Washington, DC - A group of former government officials, diplomats, military officers, and nonproliferation experts issued a letter to President Obama calling for him to reinvigorate direct diplomatic engagement with Iran to resolve the Iranian nuclear issue:
Toward a Diplomatic Solution on the Iranian Nuclear Issue
December 15, 2011
President Barack Obama
The White House
1600 Pennsylvania Avenue NW
Washington, D.C. 20500
Dear Mr. President,
We write to convey our strongly held view that it is vitally important for U.S. and international security to reinvigorate direct diplomatic engagement with Iran to seek a resolution to the current standoff.
We applaud your Administration's success in uniting the international community in its response to Iran's nuclear and missile programs and its human rights violations, and we welcome recent statements by Secretary of State Hillary Rodham Clinton and National Security Advisor Thomas Donilon that your Administration remains committed to a diplomatic resolution with Iran.
But in order to capitalize on the positive steps your Administration has achieved, we believe that persistence and creativity in pursuing engagement with Iran are essential.

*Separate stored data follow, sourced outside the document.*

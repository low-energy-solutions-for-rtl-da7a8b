// fve_encoder: offline frequent-value encoder (FVE) for one MLC/TLC word.
//
// A word is SLICES data slices of FVL logical bits (a frequent value) plus
// TAG_CELLS tag cells. K dictionaries M(i, v), one per application cluster,
// map each value v to a codeword of the same width; dictionary i sends the
// most frequent values of cluster i to the cheapest codewords. The new word is
// encoded with all K dictionaries at once (one lookup per slice and
// dictionary), the K encoded versions, each prefixed with its tag i, are
// costed against the word stored at the destination (cells that change only),
// and the cheapest one is returned (min_energy_sel, 3-cycle pipeline).
//
// Dictionary storage: K x 2**FVL entries of FVL bits, written through the
// load port (ld_valid, ld_dict = i, ld_value = v, ld_code = M(i, v)); each
// dictionary must be a permutation of the values and must be loaded before
// use. The dictionaries come from offline clustering of application value
// profiles; a fixed product would hold them in read-only memory, and the
// same table serves every slice (one copy per slice in a physical layout).
// Stored word layout: {tag, slice[SLICES-1], ..., slice[0]}, tag = i in binary.
// in_valid high in clock cycle n gives out_valid in cycle n+3; one word per
// cycle.
module fve_encoder
  import nvm_pkg::*;
#(
  parameter int unsigned CELL_BITS = 2,
  parameter int unsigned FVL       = 8,
  parameter int unsigned SLICES    = 16,
  parameter int unsigned K         = 8,
  parameter int unsigned TAG_CELLS = 2,
  parameter tech_e       TECH      = TECH_MLC_PCM,
  localparam int unsigned FVN = 1 << FVL,
  localparam int unsigned KW  = (K > 1) ? $clog2(K) : 1,
  localparam int unsigned DW  = SLICES * FVL,
  localparam int unsigned TW  = TAG_CELLS * CELL_BITS,
  localparam int unsigned SW  = DW + TW,
  localparam int unsigned WC  = SW / CELL_BITS
) (
  input  logic           clk,
  input  logic           rst_n,
  // dictionary load port
  input  logic           ld_valid,
  input  logic [KW-1:0]  ld_dict,
  input  logic [FVL-1:0] ld_value,
  input  logic [FVL-1:0] ld_code,
  // encode
  input  logic           in_valid,
  input  logic [DW-1:0]  new_word,
  input  logic [SW-1:0]  old_word,
  output logic           out_valid,
  output logic [SW-1:0]  out_word,
  output logic [KW-1:0]  out_dict,
  output logic [31:0]    out_energy
);

  logic [FVL-1:0] enc_tab [K * FVN];

  always_ff @(posedge clk) begin
    if (ld_valid) enc_tab[{ld_dict, ld_value}] <= ld_code;
  end

  logic [K-1:0][SW-1:0] cand;

  always_comb begin
    for (int i = 0; i < K; i++) begin
      cand[i] = '0;
      cand[i][SW-1 -: TW] = TW'(i);
      for (int s = 0; s < SLICES; s++)
        cand[i][s*FVL +: FVL] = enc_tab[{KW'(i), new_word[s*FVL +: FVL]}];
    end
  end

  min_energy_sel #(
    .CELL_BITS(CELL_BITS), .WORD_CELLS(WC), .NUM_CAND(K), .TECH(TECH), .EW(32)
  ) u_sel (
    .clk, .rst_n, .in_valid, .cand, .old_word,
    .out_valid, .out_idx(out_dict), .out_word, .out_energy, .out_cell_writes()
  );

endmodule
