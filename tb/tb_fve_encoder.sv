// tb_fve_encoder: self-checking testbench for the frequent-value word encoder
// at its documented MLC size: 8-bit slices (4 cells), 16 slices per word,
// k = 8 dictionaries, 2 tag cells, MLC PCM energies 36, 307, 547, 20 pJ.
// Dictionaries are built the way the offline code generator builds them:
// the 256 codewords are sorted by write energy (sum of the state energies of
// their four cells) and dictionary i maps the j-th most frequent value of
// cluster i to the j-th cheapest codeword. The cluster frequency orders here
// are synthetic permutations (no application traces are used).
// Words are drawn mostly from the frequent values of one cluster. Each output
// is compared with a model that encodes the word with every dictionary, puts
// the dictionary number in the tag cells, costs each version against the
// stored word (cells that change only) and keeps the cheapest (lowest number
// on ties); the result must come out three cycles after the input cycle and
// every dictionary must be chosen at least once.
module tb_fve_encoder;
  localparam int FVL = 8, S = 16, K = 8, DW = 128, SW = 132;
  logic clk = 1'b0, rst_n = 1'b0;
  always #5 clk = ~clk;
  int checks = 0, failures = 0;
  int unsigned cyc = 0;
  always @(posedge clk) cyc <= cyc + 1;

  logic           ld_valid = 1'b0, in_valid = 1'b0;
  logic [2:0]     ld_dict = '0;
  logic [FVL-1:0] ld_value = '0, ld_code = '0;
  logic [DW-1:0]  new_word = '0;
  logic [SW-1:0]  old_word = '0;
  logic           out_valid;
  logic [SW-1:0]  out_word;
  logic [2:0]     out_dict;
  logic [31:0]    out_energy;

  fve_encoder dut (.*);

  task automatic chk(bit ok, string msg);
    checks++;
    if (!ok) begin failures++; if (failures < 20) $display("FAIL @%0d: %s", cyc, msg); end
  endtask

  function automatic int unsigned e(logic [1:0] s);
    case (s) 0: return 36; 1: return 307; 2: return 547; default: return 20; endcase
  endfunction
  function automatic int unsigned cw_energy(int v);
    return e(2'(v)) + e(2'(v >> 2)) + e(2'(v >> 4)) + e(2'(v >> 6));
  endfunction

  // dictionaries: dict[i][v] = code
  logic [7:0] dict [K][256];
  logic [7:0] ve [256];     // codewords by increasing energy
  logic [7:0] freq [K][256]; // freq[i][j] = j-th most frequent value of cluster i

  task automatic build_dicts();
    for (int j = 0; j < 256; j++) ve[j] = 8'(j);
    for (int a = 1; a < 256; a++)     // insertion sort by energy, stable
      for (int b = a; b > 0 && cw_energy(ve[b]) < cw_energy(ve[b-1]); b--) begin
        logic [7:0] t = ve[b]; ve[b] = ve[b-1]; ve[b-1] = t;
      end
    for (int i = 0; i < K; i++)
      for (int j = 0; j < 256; j++) begin
        freq[i][j] = 8'((j * (2 * i + 37)) + 29 * i);   // odd multiplier: a permutation
        dict[i][freq[i][j]] = ve[j];
      end
  endtask

  function automatic int unsigned cost(logic [SW-1:0] n, logic [SW-1:0] o);
    int unsigned c = 0;
    for (int k = 0; k < SW / 2; k++) if (n[2*k +: 2] != o[2*k +: 2]) c += e(n[2*k +: 2]);
    return c;
  endfunction

  logic [SW-1:0] q_w[$]; int unsigned q_d[$], q_e[$], q_c[$];
  int used[K] = '{0, 0, 0, 0, 0, 0, 0, 0};

  always @(negedge clk) if (rst_n && out_valid) begin
    chk(q_c.size() > 0, "result expected");
    if (q_c.size() > 0) begin
      chk(cyc == q_c.pop_front() + 3, "latency");
      chk(out_word == q_w.pop_front(), "encoded word");
      chk(32'(out_dict) == q_d.pop_front(), "dictionary");
      chk(out_energy == q_e.pop_front(), "cost");
      chk(out_word[SW-1 -: 4] == 4'(out_dict), "tag holds the dictionary number");
      used[out_dict]++;
    end
  end

  initial begin
    #100_000_000;
    $display("FAIL: watchdog"); failures++;
    $display("TB_RESULT checks=%0d failures=%0d", checks, failures);
    $finish;
  end

  initial begin
    build_dicts();
    chk(cw_energy(ve[0]) == 80 && ve[0] == 8'hff, "cheapest codeword is all-11");
    repeat (3) @(negedge clk);
    rst_n = 1'b1;
    @(negedge clk);
    for (int i = 0; i < K; i++)
      for (int v = 0; v < 256; v++) begin
        ld_valid = 1'b1; ld_dict = 3'(i); ld_value = 8'(v); ld_code = dict[i][v];
        @(negedge clk);
      end
    ld_valid = 1'b0;
    for (int n = 0; n < 8000; n++) begin
      in_valid = ($urandom % 4) != 0;
      if (in_valid) begin
        int cl;
        logic [SW-1:0] c, bw;
        int unsigned be, ce, bi;
        cl = $urandom % K;
        for (int s = 0; s < S; s++)
          new_word[s*8 +: 8] = (($urandom % 4) != 0) ? freq[cl][$urandom % 6] : 8'($urandom);
        old_word = (($urandom % 3) == 0) ? SW'(0) : {4'($urandom), 32'($urandom), 32'($urandom), 32'($urandom), 32'($urandom)};
        if (n % 4 == 1) old_word = {132{1'b1}};
        if (n % 4 == 2) begin      // stored word written earlier with the cluster's dictionary
          old_word[SW-1 -: 4] = 4'(cl);
          for (int s = 0; s < S; s++) old_word[s*8 +: 8] = dict[cl][freq[cl][$urandom % 6]];
        end
        be = 32'hffffffff; bi = 0; bw = '0;
        for (int i = 0; i < K; i++) begin
          c = '0;
          c[SW-1 -: 4] = 4'(i);
          for (int s = 0; s < S; s++) c[s*8 +: 8] = dict[i][new_word[s*8 +: 8]];
          ce = cost(c, old_word);
          if (ce < be) begin be = ce; bi = i; bw = c; end
        end
        q_w.push_back(bw); q_d.push_back(bi); q_e.push_back(be); q_c.push_back(cyc);
      end
      @(negedge clk);
    end
    in_valid = 1'b0;
    repeat (5) @(negedge clk);
    chk(q_c.size() == 0, "all results returned");
    for (int i = 0; i < K; i++) chk(used[i] > 0, $sformatf("dictionary %0d chosen", i));
    $display("TB_RESULT checks=%0d failures=%0d", checks, failures);
    $finish;
  end
endmodule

We recognize that achieving an agreement with Iran to fulfill its international obligations and provide full transparency over its nuclear activities is no easy task. The disappointing conclusion to the last P5+1 meeting with Iran in Istanbul showed that Tehran needs to be much more serious about a negotiated solution.
The lack of diplomatic progress with Iran has led to calls from some to take the diplomatic option off the table. We are concerned such a step would limit the U.S. ability to prevent a nuclear-armed Iran, limit the international community's ability to effectively address Iran's human rights situation, reduce the international pressure on Iran due to skepticism over U.S. motives, and increase the likelihood of disastrous military confrontation.
We believe the United States and the P5+1 must continue to highlight the framework of step-by-step confidence-building measures required to ease sanctions and end Tehran's diplomatic isolation. It must also be persuasively conveyed that sanctions are not a permanent reality but instead are dependent on Iranian behavior.
A near-term goal should be to test Iran's recent publicly stated offer to halt uranium enrichment to 20% levels if it could have access to fuel for its Tehran Research Reactor. A stockpile of 20% would allow Iran to shorten its time frame to produce weapons, if it chose to do so. We should forgo no opportunities to reduce that risk. A verifiable pledge from Iran not to produce enriched uranium above normal fuel grade and an agreement to export the 20%-enriched uranium it has produced would reduce the proliferation risk, while an arrangement to provide fuel for the reactor would be a humanitarian gesture benefitting the Iranian people.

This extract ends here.